Data extracts:
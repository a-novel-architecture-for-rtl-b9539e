// tb_ctrl_decoder: checks every application code against the control table.
module tb_ctrl_decoder;
  import dsp_pkg::*;
  import tb_ref_pkg::*;

  dsp_mode_e mode;
  ctrl_t     ctrl;
  int checks = 0, failures = 0;

  ctrl_decoder dut (.mode, .ctrl);

  initial begin
    #100000;
    failures++;
    $display("TB_RESULT checks=%0d failures=%0d", checks, failures);
    $finish;
  end

  initial begin
    for (int app = 0; app < 4; app++) begin
      logic [9:0] exp_row, got;
      mode = dsp_mode_e'(app);
      #1;
      got = {ctrl.s6, ctrl.s1, ctrl.s2, ctrl.s3, ctrl.s4, ctrl.s5, ctrl.s7, ctrl.s8, ctrl.s9};
      exp_row = ctrl_row(app);
      checks++;
      if (got !== exp_row) begin
        failures++;
        $display("FAIL app %0d: got %b expected %b", app, got, exp_row);
      end
    end
    $display("TB_RESULT checks=%0d failures=%0d", checks, failures);
    $finish;
  end
endmodule
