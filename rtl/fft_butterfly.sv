// fft_butterfly: radix-2 decimation-in-time butterfly, the "FFT BLOCK" of the 4-point FFT.
//
// Computes P = A + W*B and Q = A - W*B on complex two's-complement operands with one
// complex multiplier, one adder and one subtractor per component, all combinational.
// The twiddle W is an integer (no fraction bits): for a 4-point transform the only
// twiddles are 1 and -j, which satisfy |Re W| + |Im W| <= 1, so W*B never exceeds |B| and
// one guard bit (IW+1 output bits) is enough. Using the butterfly with other twiddles
// would need a fractional twiddle format; that is outside this design.
// The butterfly structure is the textbook one; the widths are this design's choice.
module fft_butterfly #(
  parameter int unsigned IW = 5,  // operand width
  parameter int unsigned TW = 2   // twiddle width (signed integer)
) (
  input  logic signed [IW-1:0] a_re,
  input  logic signed [IW-1:0] a_im,
  input  logic signed [IW-1:0] b_re,
  input  logic signed [IW-1:0] b_im,
  input  logic signed [TW-1:0] w_re,
  input  logic signed [TW-1:0] w_im,
  output logic signed [IW:0]   p_re,
  output logic signed [IW:0]   p_im,
  output logic signed [IW:0]   q_re,
  output logic signed [IW:0]   q_im
);

  localparam int unsigned PW = IW + TW + 2;  // room for a full complex product and sum

  logic signed [PW-1:0] wb_re, wb_im;
  logic signed [PW-1:0] sum_re, sum_im, dif_re, dif_im;

  always_comb begin
    wb_re  = PW'(w_re * b_re) - PW'(w_im * b_im);
    wb_im  = PW'(w_re * b_im) + PW'(w_im * b_re);
    sum_re = PW'(a_re) + wb_re;
    sum_im = PW'(a_im) + wb_im;
    dif_re = PW'(a_re) - wb_re;
    dif_im = PW'(a_im) - wb_im;
  end

  assign p_re = sum_re[IW:0];
  assign p_im = sum_im[IW:0];
  assign q_re = dif_re[IW:0];
  assign q_im = dif_im[IW:0];

endmodule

Task prompt: Please give, as a bare number, how many lines in the listing above include the word "point".

Solution to this task: 2